Many observers think this move is a direct result of the embargo on imported agricultural products instituted by the European Union, the US, Canada, Australia and Norway in 2014. But chefs say that the shift towards Russian produce started years before that.

“Our move to local produce is not associated with the embargo,” says Vladimir Mukhin, head chef of White Rabbit, which currently ranks number 15 on the World’s 50 Best Restaurants list.

“We started working with local producers before that. By 2014, we already had a pool of local suppliers that were providing us with the produce we needed,” he says, adding that his restaurant only imports “what is not physically produced in Russia, like olive oil”.

Explaining why he prefers to work with local produce, the Christian Etienne-trained Mukhin says that he grew up in Yessentuki, a town in the south of Russia where there were no imported products. “When my father and I wanted to cook something, we went to the market and bought what was available,” he says.

 According to Muhkin, seasonality and locality are the only “correct” approaches to cooking because the products are “alive and charged with energy”. Using domestic farmers also serves as the Russian chef’s “investment” in his country’s agriculture, he says.

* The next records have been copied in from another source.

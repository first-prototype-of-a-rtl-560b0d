// Shared sizes, data types and frame layouts of the LATRIC0 timing channel.
//
// Each of the three measurements (TOT, TOA, CAL) yields a raw value made of a
// 7-bit coarse count of ring-oscillator periods and a 30-bit fine phase word
// taken from the 15-stage ring (two phases per stage). The encoder turns the
// 30-bit fine word into a 5-bit number, giving a 12-bit encoded value.
// Raw frame  : 3 x 37 data bits + 17-bit header = 128 bits.
// Coded frame: 3 x 12 data bits +  4-bit header =  40 bits.
// Field sizes follow the chip description; the header bit patterns, the order
// of coarse/fine inside a field and the bit order of the frames are this
// design's own choices (see latric0_top).
package latric0_pkg;
  timeunit 1ps;
  timeprecision 1fs;

  localparam int unsigned N_STAGES   = 15;            // NAND delay cells in the ring
  localparam int unsigned N_PHASES   = 2 * N_STAGES;  // fine phases per RO period
  localparam int unsigned COARSE_W   = 7;             // coarse counter width
  localparam int unsigned FINE_BIN_W = 5;             // encoded fine width
  localparam int unsigned RAW_W      = COARSE_W + N_PHASES;   // 37
  localparam int unsigned ENC_W      = COARSE_W + FINE_BIN_W; // 12
  localparam int unsigned HDR128_W   = 17;
  localparam int unsigned HDR40_W    = 4;
  localparam int unsigned FRAME128_W = 3 * RAW_W + HDR128_W;  // 128
  localparam int unsigned FRAME40_W  = 3 * ENC_W + HDR40_W;   // 40

  // Header patterns. Bit 0 is sent first and is 1, so that a receiver watching
  // an idle (all-zero) line can find the start of a frame.
  localparam logic [HDR128_W-1:0] HEADER128 = 17'h1_5A53;
  localparam logic [HDR40_W-1:0]  HEADER40  = 4'b1011;

  // One raw measurement as latched: coarse count above the 30 fine phases.
  typedef struct packed {
    logic [COARSE_W-1:0] coarse;
    logic [N_PHASES-1:0] fine;
  } raw_meas_t;

  // One encoded measurement.
  typedef struct packed {
    logic [COARSE_W-1:0]   coarse;
    logic [FINE_BIN_W-1:0] fine;
  } enc_meas_t;

  // Frame contents, most significant field first: TOT, TOA, CAL, header.
  typedef struct packed {
    raw_meas_t             tot;
    raw_meas_t             toa;
    raw_meas_t             cal;
    logic [HDR128_W-1:0]   header;
  } frame128_t;

  typedef struct packed {
    enc_meas_t             tot;
    enc_meas_t             toa;
    enc_meas_t             cal;
    logic [HDR40_W-1:0]    header;
  } frame40_t;

endpackage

Mukhin’s restaurant, a glass-domed affair perched on the top floor of a building in Smolensky Square in Moscow, features cheeses like mozzarella, burrata and stracciatella from the Moscow region, foie gras from Yegoryevsk, black truffle from the Crimea, wild hazelnuts from Sochi, wild salmon from Kamchatka and Sakhalin,
moose from Tver, and moose milk from a farm near Kostroma.

“From production to logistics, our producers have made a huge leap over the last four years,” says Mukhin. “At first, we had to hunt for the produce, but now, a healthy competitive environment has surfaced, and we are in a position to choose the best-quality suppliers.”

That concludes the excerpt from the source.